* Task brief *
Please restate, word for word, the lines below that begin at the one with "the BTB uses |" and end at the one with "- partial line acceptance;". Leave out all other lines.

--- Records for this exercise ---

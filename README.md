# Low-power branch prediction front end for a 4-issue VLIW core

A dynamic branch predictor makes a VLIW core faster. It also costs energy, because it is looked
up every time a fetch address is issued, and most fetched code holds no branch. This front end
looks up the predictor only when it is needed. The core already has a decompression buffer:
a small queue that turns compressed, variable-length bundles back into full issue slots. As a
fetched line is written into that queue, a tiny *branch detector* pre-decodes it. Only when the
line holds a branch does the detector switch the predictor on, for that one lookup, with the
branch's address. In every other cycle the predictor stays idle.

The RTL follows a published proposal built on an Lx-style core (4-issue, 32-bit syllables,
stop-bit-terminated bundles). It contains:

- the program counter and next-PC logic;
- the variable-length instruction (decompression) buffer;
- the branch detector and its activation register;
- a configurable predictor with four organisations: BHT, GAs, BTB with 1-bit state, and BTB
  with 2-bit counters.

The instruction cache and the core's back end are not part of the RTL. They appear as ports, and
the testbenches model them behaviourally.

```
            +--------------+   pc_d   +---------+  icache_addr   +-------------------+
  redirect->| next_pc_logic|--------->|program_ |--------------->| instruction cache |
  pred  --->|              |          |counter  |                |   (outside)       |
            +--------------+          +---------+                +-------------------+
                   ^                                                 | icache_line
                   | pred_taken / pred_target                        v
            +----------------+   act_q, br_pc_q   +---------+   +--------------------+
            |branch_predictor|<-------------------| branch_ |<--| instruction_buffer |--> bundle
            | BHT|GAs|BTB1|2 |   dec_target_q     | detector|   | (decompression)    |    to decode
            +----------------+                    +---------+   +--------------------+
                   ^ upd (resolved branches from the back end)         ^ trunc (cut after
                                                                       | predicted-taken bundle)
```

## Instruction format assumed

The branch detector has to recognise branches, so it depends on the instruction encoding. The
source gives no encoding, so this design fixes one in `rtl/lx_fe_pkg.sv`:

| bits  | meaning                                                               |
|-------|-----------------------------------------------------------------------|
| 31    | stop bit: last syllable of its bundle                                  |
| 30:28 | operation class; `3'b111` = branch                                     |
| 22:0  | branch displacement in syllables, signed, relative to the branch syllable |

A bundle is 1 to 4 consecutive syllables. A fetch line is 4 syllables (16 bytes), aligned, and
`PC[3:2]` is a syllable's slot in its line. An all-zero syllable is the NOP that fills unused
issue slots. To use a different encoding, change `is_branch`, `is_stop` and `branch_target` in
the package. Nothing else depends on the encoding.

## How a cycle works

The whole fetch stage is one cycle. The instruction cache is expected to answer in the same
cycle it receives the address (`icache_valid` low means a miss, and fetch then holds).

1. **Fetch.** `icache_addr = pc`. When the cache hits and the buffer has room, the buffer takes
   the line from slot `PC[3:2]` onward: the whole rest of the line, or only what fits. The PC
   advances by the number of syllables taken, so fetch may resume in the middle of a line.
2. **Detect.** In the same cycle the branch detector checks every syllable taken. It needs two
   logic levels: one class compare per syllable, then an OR across the line. Suppose a branch is
   found, its bundle's stop bit is among the syllables taken, and the buffer was not empty. The
   detector then loads its activation register with:
   - the branch PC;
   - the taken target decoded from the displacement;
   - the number of syllables of the line up to the end of the branch's bundle.
3. **Predict.** One cycle later the activation register drives the predictor. This is the only
   kind of cycle in which the predictor is looked up (`stat_pred_access`). If it predicts taken:
   - the PC loads the target;
   - the line being fetched in that cycle (the fall-through line) is dropped;
   - the buffer cuts the syllables behind the branch's bundle, which it received one cycle
     earlier.

   A correctly predicted taken branch therefore costs one fetch bubble. Without prediction it
   costs a back-end redirect.
4. **Issue.** The head of the buffer gives one complete bundle per cycle. The bundle is expanded
   to four slots, with NOPs in the unused slots, and is handed to decode when `bundle_ready` is
   high.

**The empty-buffer case.** When a line arrives at an empty buffer, its first bundle goes straight
to decode in the same cycle (`stat_buf_bypass`). Any branch in that line has then gone past the
detector. So the detector does not activate the predictor for that line (`stat_bd_inhibit`), and
such a branch is fetched as not taken. This effect grows as the buffer gets smaller. With a
one-long-instruction buffer, far more branches are seen while the buffer is empty (see the sweep
below; in the BHT run of `tb_lx_bp_frontend`, three quarters of all detections). This is the trade-off the original study measured: smaller buffers save energy but
predict fewer branches.

**Only the first branch of a line is predicted.** A later branch in the same line is fetched as
not taken.

## The decompression buffer

`instruction_buffer` is a circular queue of `DEPTH*4` syllables, each stored with its own address.

- **Variable-size elements.** Bundles are found by scanning up to four syllables from the head
  for a stop bit. A bundle that straddles two lines waits until its second part has arrived.
- **Partial acceptance.** The buffer takes a line as long as one syllable is free. This is what
  lets a one-entry buffer (4 syllables) work at all. Suppose a 3-syllable bundle straddles a line
  boundary: 2 of its syllables sit in the buffer, and a whole line would no longer fit. With
  whole-line writes the front end would deadlock.
- **Truncation** (`trunc_valid`, `trunc_keep`) applies to the line written in the previous cycle
  only. The front end guarantees that no line is written in that cycle.
- **Flush** on a back-end redirect empties the queue and wins over everything else.
- **Assertions** check the ordering rule and that a cut never reaches past the head.

## Predictor organisations

`branch_predictor` chooses one organisation at elaboration through `KIND`. All four use the same
request, response and update interface. Lookups are combinational in the activation cycle, and
training happens at the next clock edge after `upd.valid`.

| KIND    | module          | organisation | taken when | target from |
|---------|-----------------|--------------|------------|-------------|
| PK_BHT  | `bht_predictor` | 2-bit counters indexed by `PC[2 +: log2 ENTRIES]` | counter ≥ 2 | detector's decoded target |
| PK_GAS  | `gas_predictor` | 2-bit counters indexed by `{PC bits, global history}`; the history is `HIST_W` bits and shifts at resolution | counter ≥ 2 | detector's decoded target |
| PK_BTB1 | `btb_predictor`, `CNT_W=1` | tagged set-associative target buffer, last outcome per entry | hit and last outcome taken | BTB entry |
| PK_BTB2 | `btb_predictor`, `CNT_W=2` | same, with 2-bit counters | hit and counter ≥ 2 | BTB entry |

Notes on the BTBs:

- The BTB takes `ADDR_BITS` bits of the branch address. The low bits choose the set and the rest
  form the tag. A smaller `ADDR_BITS` means a narrower compare, which saves energy, and more
  aliasing. With `ADDR_BITS` equal to the index width there is no tag at all.
- Only taken branches are allocated, with a weakly-taken state. The victim is an invalid way,
  otherwise a per-set round-robin way.
- Counters reset to weakly not taken, and BTB entries reset to invalid.

The direction-only predictors need no target store. They are looked up after the detector has
pre-decoded the branch, so the target is already known.

## Interface of `lx_bp_frontend`

| port | dir | meaning |
|------|-----|---------|
| `icache_addr[31:0]`, `icache_req` | out | fetch address; buffer has room |
| `icache_valid`, `icache_line[127:0]` | in | same-cycle hit and aligned line, slot *i* in bits `32i+31:32i` |
| `bundle_valid`, `bundle_slots[127:0]`, `bundle_len[2:0]`, `bundle_pc[31:0]` | out | decompressed bundle for decode |
| `bundle_ready` | in | decode takes the bundle |
| `redirect_valid`, `redirect_pc` | in | one-cycle redirect on a misprediction: flush and refetch |
| `upd` (`pred_update_t`: valid, pc, taken, target) | in | resolved branch, for training |
| `stat_bd_detect`, `stat_pred_access`, `stat_bd_inhibit`, `stat_pred_taken`, `stat_buf_bypass` | out | one-cycle event strobes for energy and performance counting |

**Contract with the back end.** The back end keeps the address at which execution really
continues. A bundle whose `bundle_pc` differs from that address is on a wrong path. The back end
then raises `redirect_valid` with the right address for one cycle, and ignores bundles until the
right one arrives. No prediction tag travels with the bundles.

**Parameters** (defaults in brackets):

| parameter | meaning |
|-----------|---------|
| `PRED_KIND` [`PK_GAS`] | predictor organisation |
| `PRED_ENTRIES` [256] | predictor entries |
| `GAS_HIST_W` [4] | GAs history bits |
| `BTB_WAYS` [4] | BTB associativity |
| `BTB_ADDR_BITS` [28] | address bits the BTB uses |
| `BUF_DEPTH` [4] | buffer depth in long instructions; a power of two |
| `RESET_PC` [0] | reset address |

The original study evaluated 256-entry predictors and buffer depths of 1, 2, 4 and 8, and found
GAs the best organisation. The default depth of 4 is this design's choice from that range.

Synthesised with the defaults, the front end is about 600 flip-flops plus the buffer store (16 syllables with
their addresses, about 1 kbit). The 256-entry BTB alone is about 14,000 flip-flops, because its tables are written as
register arrays.

## Where this design departs from, or adds to, the source

The source supplies the block structure, the filter idea, the empty-buffer rule, the two-level
detector, the predictor organisations and their size ranges.

The following are this design's own choices:

- the instruction encoding;
- the same-cycle cache interface;
- partial line acceptance;
- truncation of the buffer on a taken prediction and the one-cycle bubble;
- predicting only the first branch of a line;
- the pre-decoded target for BHT and GAs;
- 2-bit counters;
- the GAs history width and its update at resolution time (not speculative);
- BTB allocation and replacement;
- reset values;
- the redirect and update interface to the back end.

The following are not included:

- the power models and energy figures of the study;
- the static not-taken reference predictor it compares against;
- the access-every-cycle variant without the detector;
- the instruction cache;
- the decode and execute pipeline.

Making the predictor organisation a run-time mode was not attempted. It is an elaboration
parameter, as in a design-space exploration.

## Verification

Every module has a self-checking testbench in `tb/` that prints `TB_RESULT checks=N
failures=M`. The reference models in the testbenches are written independently of the RTL.

| testbench | what it checks |
|-----------|----------------|
| `tb_next_pc_logic`, `tb_program_counter` | priority and sequential advance; reset and load |
| `tb_branch_detector` | random lines, entry slots and accepted counts against a slot-by-slot model: detect, inhibit, activation, branch PC, target, keep |
| `tb_instruction_buffer` | random lines against a syllable queue model: bundles, NOP fill, PCs, bypass, partial acceptance, truncation, flush |
| `tb_bht_predictor`, `tb_gas_predictor`, `tb_btb_predictor` | random lookups and updates against reference tables (BTB: 1-bit and 2-bit 2-way with short tags, plus a direct-mapped one with no tag) |
| `tb_branch_predictor` | hand-traced training sequence through all four organisations |
| `tb_lx_bp_frontend` | end to end: BHT/depth 1, GAs/2, BTB1/4, BTB2/8 |
| `tb_lx_bp_frontend_full` | end to end with every parameter at its default, 20,000 bundles |
| `tb_dse_sweep` | 34 configurations of the design space on one program |

The end-to-end tests use `tb/fe_env.sv`. It generates a random program of stop-bit bundles, and
about a quarter of the bundles end in a branch. Each branch has a fixed behaviour: always taken,
never taken, loop-like, alternating or pseudo-random. `fe_env` serves the program as an
instruction cache with random misses, and acts as a back end with random stalls. The back end
executes the correct path, checks every bundle against the program, trains the predictor and
redirects on wrong paths. It also checks that every predictor access comes exactly one cycle
after an uninhibited detection. Each test then requires every mechanism to have occurred: access,
taken prediction, inhibited detection, bypass, full buffer, cache miss, decode stall, redirect,
and a taken branch followed directly by its target.

An excerpt from `tb_dse_sweep` (4000 bundles, same program):

```
config                          cycles  access/100cyc  inhibited  taken_pred  redirects
GAs  entries 256 ... depth 1     7985       5.6          71         352         84
GAs  entries 256 ... depth 2     5359       9.6          16         359         80
GAs  entries 256 ... depth 4     4961      10.9          16         359         78
GAs  entries 256 ... depth 8     5011      11.8          17         365         81
```

In this excerpt, the predictor is on in about 6 to 12 % of cycles. A one-entry buffer inhibits
more detections and is much slower here. The likely reason is that a single entry cannot cover cache-miss
and stall bubbles. That effect depends on this testbench's miss and stall rates.

To run one test with plain Verilator (5.x):

```
verilator --binary --timing --assert -Irtl -y rtl -y tb rtl/lx_fe_pkg.sv \
          tb/tb_lx_bp_frontend_full.sv --top-module tb_lx_bp_frontend_full
./obj_dir/Vtb_lx_bp_frontend_full
```

Replace the testbench name to run another test. Once built, every test runs in seconds. The package must
come first on the command line. `-y rtl -y tb` lets Verilator find the other modules by file name.

## Files

- `rtl/lx_fe_pkg.sv`: types, encoding helpers, the predictor-kind enum and the update struct.
- `rtl/lx_bp_frontend.sv`: the top.
- `rtl/next_pc_logic.sv`, `rtl/program_counter.sv`, `rtl/instruction_buffer.sv`,
  `rtl/branch_detector.sv`, `rtl/branch_predictor.sv`, `rtl/bht_predictor.sv`,
  `rtl/gas_predictor.sv`, `rtl/btb_predictor.sv`: the blocks.
- `tb/fe_env.sv`, `tb/fe_run.sv`: test environment and sweep wrapper, not synthesisable.
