// lx_fe_pkg: types and constants shared by the low-power VLIW fetch front end.
//
// The front end fetches 128-bit lines of four 32-bit syllables (operations)
// for a 4-issue VLIW core. A bundle (long instruction) is one to four
// consecutive syllables; the last syllable of a bundle has its stop bit set.
// Syllables are 4-byte aligned, so a program counter addresses a syllable
// and PC[3:2] is the syllable's slot within its fetch line.
//
// Encoding used by this design (the source design only says that the
// branch detector depends on the branch encoding, so the fields below are
// this design's own choice):
//   bit 31      stop bit, 1 = last syllable of its bundle
//   bits 30:28  operation class, 3'b111 = branch
//   bits 22:0   branch displacement in syllables, signed, relative to the
//               branch syllable's own address
// A NOP syllable is all zero; the decompressor fills unused issue slots
// with it.
package lx_fe_pkg;

  localparam int unsigned PC_W    = 32;
  localparam int unsigned SYL_W   = 32;
  localparam int unsigned ISSUE   = 4;     // issue width and syllables per fetch line
  localparam int unsigned SLOT_W  = 2;     // log2(ISSUE)
  localparam int unsigned LEN_W   = 3;     // holds 0..ISSUE

  localparam int unsigned STOP_BIT  = 31;
  localparam logic [2:0]  BR_CLASS  = 3'b111;
  localparam int unsigned BR_DISP_W = 23;

  typedef logic [SYL_W-1:0]        syl_t;
  typedef logic [PC_W-1:0]         pc_t;
  typedef syl_t [ISSUE-1:0]        line_t;   // element i is slot i of a line
  typedef logic [LEN_W-1:0]        len_t;

  localparam syl_t NOP_SYL = '0;

  // Predictor organisations evaluated for the configurable predictor.
  typedef enum logic [1:0] {
    PK_BHT  = 2'd0,   // branch history table of 2-bit counters
    PK_GAS  = 2'd1,   // global history concatenated with PC bits
    PK_BTB1 = 2'd2,   // branch target buffer, 1-bit history per entry
    PK_BTB2 = 2'd3    // branch target buffer, 2-bit counter per entry
  } pred_kind_e;

  // Branch resolution reported by the back end, used to train the predictor.
  typedef struct packed {
    logic valid;
    pc_t  pc;       // address of the branch syllable
    logic taken;    // actual outcome
    pc_t  target;   // actual taken target
  } pred_update_t;

  function automatic logic is_branch(syl_t s);
    return s[30:28] == BR_CLASS;
  endfunction

  function automatic logic is_stop(syl_t s);
    return s[STOP_BIT];
  endfunction

  // Taken target of a branch syllable located at address pc.
  function automatic pc_t branch_target(pc_t pc, syl_t s);
    return pc + {{(PC_W-BR_DISP_W-2){s[BR_DISP_W-1]}}, s[BR_DISP_W-1:0], 2'b00};
  endfunction

  // 2-bit saturating counter step.
  function automatic logic [1:0] sat2(logic [1:0] c, logic up);
    if (up)  return (c == 2'b11) ? c : c + 2'b01;
    else     return (c == 2'b00) ? c : c - 2'b01;
  endfunction

endpackage
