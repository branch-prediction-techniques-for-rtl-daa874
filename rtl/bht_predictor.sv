// bht_predictor: branch history table (branch prediction buffer).
//
// ENTRIES 2-bit saturating counters indexed by the low bits of the branch
// syllable address (PC[2 +: log2(ENTRIES)]). A lookup is combinational and
// only happens when req_valid is high (the branch detector's activation);
// the prediction is "taken" when the counter's upper bit is set. The back
// end trains the entry of a resolved branch one cycle after upd.valid.
// Counters reset to weakly not-taken (01).
// The table sizes 16..1024 entries come from the source design; the 2-bit
// counter, the index bits and the reset state are this design's choices.
module bht_predictor
  import lx_fe_pkg::*;
#(
  parameter int unsigned ENTRIES = 256
) (
  input  logic         clk,
  input  logic         rst_n,
  input  logic         req_valid,
  input  pc_t          req_pc,
  output logic         pred_taken,
  input  pred_update_t upd
);

  localparam int unsigned IDX_W = $clog2(ENTRIES);
  typedef logic [IDX_W-1:0] idx_t;

  logic [1:0] ctr_q [ENTRIES];
  idx_t rd_idx, wr_idx;

  assign rd_idx     = req_pc[2 +: IDX_W];
  assign wr_idx     = upd.pc[2 +: IDX_W];
  assign pred_taken = req_valid && ctr_q[rd_idx][1];

  always_ff @(posedge clk or negedge rst_n) begin
    if (!rst_n) begin
      for (int i = 0; i < ENTRIES; i++) ctr_q[i] <= 2'b01;
    end else if (upd.valid) begin
      ctr_q[wr_idx] <= sat2(ctr_q[wr_idx], upd.taken);
    end
  end

endmodule
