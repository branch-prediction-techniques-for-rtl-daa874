// branch_detector: filters accesses to the branch predictor.
//
// While a fetched line is written into the instruction buffer, the detector
// pre-decodes its syllables. Each syllable the buffer takes (line_n
// syllables from the entry slot PC[3:2] of the fetch address) is checked
// for the branch class: one
// compare per syllable, then an OR across the line, i.e. two logic levels
// in the fetch stage. Only when a branch is found is the predictor activated;
// in every other cycle the predictor stays idle, which is the energy saving
// this front end is built around.
//
// When the buffer is empty the first bundle of the line goes straight to
// decode and the detector may not activate the predictor for that line
// ("inhibit"); such a branch is simply fetched sequentially.
//
// Outputs are registered (the activation/branch-PC register between the
// detector and the predictor), so the predictor is looked up one cycle after
// the line was fetched. Besides the activation and the branch PC the
// register holds:
//   dec_target  taken target decoded from the branch displacement, used by
//               the direction-only predictors (BHT, GAs),
//   keep        number of syllables of the line, counted from the entry
//               slot, up to and including the end of the branch's bundle;
//               the buffer drops the rest if the branch is predicted taken.
// Only the first branch of a line is predicted; a later branch in the same
// line is fetched as not taken. A branch counts as detected only when the
// stop bit ending its bundle is among the syllables taken, so that a taken
// prediction never cuts its own bundle. The pre-decode of the target and of the
// bundle end, and the single branch per line, are this design's choices.
module branch_detector
  import lx_fe_pkg::*;
(
  input  logic  clk,
  input  logic  rst_n,
  input  logic  line_valid,   // line is being written into the buffer
  input  line_t line,
  input  pc_t   line_pc,      // fetch address (entry slot in [3:2])
  input  len_t  line_n,       // syllables of the line taken by the buffer
  input  logic  buf_empty,    // buffer empty: line bypasses to decode
  // combinational status for this cycle
  output logic  detect,       // a branch is present in the accepted line
  output logic  inhibit,      // detected, but buffer empty: no activation
  // registered activation towards the predictor
  output logic  act_q,
  output pc_t   br_pc_q,
  output pc_t   dec_target_q,
  output len_t  keep_q
);

  logic [ISSUE-1:0] br_hit;
  logic [SLOT_W-1:0] start, first, last;
  pc_t  br_pc;
  len_t keep;
  logic found_end;

  always_comb begin
    start = line_pc[SLOT_W+1:2];
    for (int i = 0; i < ISSUE; i++)
      br_hit[i] = (SLOT_W'(i) >= start) && (len_t'(i) < len_t'(start) + line_n)
                  && is_branch(line[i]);

    // position of the first branch
    first = '0;
    for (int i = ISSUE-1; i >= 0; i--)
      if (br_hit[i]) first = SLOT_W'(i);

    // end of the bundle holding the first branch
    last = SLOT_W'(ISSUE-1);
    found_end = 1'b0;
    for (int i = 0; i < ISSUE; i++)
      if (!found_end && SLOT_W'(i) >= first && (len_t'(i) < len_t'(start) + line_n)
          && is_stop(line[i])) begin
        last      = SLOT_W'(i);
        found_end = 1'b1;
      end
    keep = len_t'(last) - len_t'(start) + len_t'(1);
    detect = line_valid && (br_hit != '0) && found_end;

    br_pc   = {line_pc[PC_W-1:SLOT_W+2], first, 2'b00};
    inhibit = detect && buf_empty;
  end

  always_ff @(posedge clk or negedge rst_n) begin
    if (!rst_n) begin
      act_q        <= 1'b0;
      br_pc_q      <= '0;
      dec_target_q <= '0;
      keep_q       <= '0;
    end else begin
      act_q <= detect && !buf_empty;
      if (detect) begin
        br_pc_q      <= br_pc;
        dec_target_q <= branch_target(br_pc, line[first]);
        keep_q       <= keep;
      end
    end
  end

endmodule
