// tb_branch_detector: drives random lines with random entry slots, numbers
// of accepted syllables, branch and stop bits, and checks the comb detect/inhibit flags and, one cycle
// later, the registered activation, branch PC, decoded target and keep
// count against a reference computed slot by slot in the testbench.
module tb_branch_detector;
  import lx_fe_pkg::*;

  logic  clk = 0, rst_n = 0;
  logic  line_valid, buf_empty, detect, inhibit, act_q;
  line_t line;
  pc_t   line_pc, br_pc_q, dec_target_q;
  len_t  keep_q, line_n;
  int    checks = 0, failures = 0;

  branch_detector dut (.*);

  always #5 clk = ~clk;

  // reference
  logic e_det, e_act;
  pc_t  e_pc, e_tgt;
  int   e_keep;

  task automatic ref_model();
    int first, last, start, stop;
    logic [31:0] disp;
    start = int'(line_pc[3:2]);
    stop  = start + int'(line_n);      // one past the last accepted slot
    first = -1;
    for (int i = start; i < stop; i++)
      if (first < 0 && line[i][30:28] == 3'b111) first = i;
    last = -1;
    if (first >= 0)
      for (int i = stop - 1; i >= first; i--) if (line[i][31]) last = i;
    e_det = line_valid && first >= 0 && last >= 0;
    e_act = e_det && !buf_empty;
    if (e_det) begin
      e_keep = last - start + 1;
      e_pc   = (line_pc & ~32'hF) + 32'(first * 4);
      disp   = {{9{line[first][22]}}, line[first][22:0]};
      e_tgt  = e_pc + disp * 4;
    end
  endtask

  function automatic syl_t rand_syl();
    syl_t s = $urandom;
    s[30:28] = (($urandom % 4) == 0) ? 3'b111 : 3'($urandom % 7);
    return s;
  endfunction

  initial begin
    repeat (20000) @(posedge clk);
    failures++;
    $display("TB_RESULT checks=%0d failures=%0d", checks, failures);
    $finish;
  end

  int n_act = 0;
  initial begin
    line_valid = 0; buf_empty = 0; line = '0; line_pc = '0; line_n = '0;
    repeat (2) @(negedge clk);
    rst_n = 1;
    for (int n = 0; n < 3000; n++) begin
      @(negedge clk);
      line_valid = ($urandom % 4) != 0;
      buf_empty  = ($urandom % 5) == 0;
      line_pc    = $urandom & ~32'h3;
      line_n     = len_t'(1 + $urandom % (4 - line_pc[3:2]));
      for (int i = 0; i < 4; i++) line[i] = rand_syl();
      #1;
      ref_model();
      checks++;
      if (detect !== e_det || inhibit !== (e_det && buf_empty)) begin
        failures++;
        $display("FAIL comb n=%0d det %b/%b inh %b", n, detect, e_det, inhibit);
      end
      @(posedge clk); #1;
      checks++;
      if (act_q !== e_act) begin
        failures++; $display("FAIL act n=%0d got %b exp %b", n, act_q, e_act);
      end
      if (e_act) begin
        n_act++;
        checks++;
        if (br_pc_q !== e_pc || dec_target_q !== e_tgt || int'(keep_q) != e_keep) begin
          failures++;
          $display("FAIL reg n=%0d pc %h/%h tgt %h/%h keep %0d/%0d",
                   n, br_pc_q, e_pc, dec_target_q, e_tgt, keep_q, e_keep);
        end
      end
    end
    checks++;
    if (n_act < 100) begin failures++; $display("FAIL too few activations %0d", n_act); end
    $display("TB_RESULT checks=%0d failures=%0d", checks, failures);
    $finish;
  end
endmodule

---

* Exercise response *
| `BTB_ADDR_BITS` [28] | address bits the BTB uses |
| `BUF_DEPTH` [4] | buffer depth in long instructions; a power of two |
| `RESET_PC` [0] | reset address |

The original study evaluated 256-entry predictors and buffer depths of 1, 2, 4 and 8, and found
GAs the best organisation. The default depth of 4 is this design's choice from that range.

Synthesised with the defaults, the front end is about 600 flip-flops plus the buffer store (16 syllables with
their addresses, about 1 kbit). The 256-entry BTB alone is about 14,000 flip-flops, because its tables are written as
register arrays.

## Where this design departs from, or adds to, the source

The source supplies the block structure, the filter idea, the empty-buffer rule, the two-level
detector, the predictor organisations and their size ranges.

The following are this design's own choices:

- the instruction encoding;
- the same-cycle cache interface;
- partial line acceptance;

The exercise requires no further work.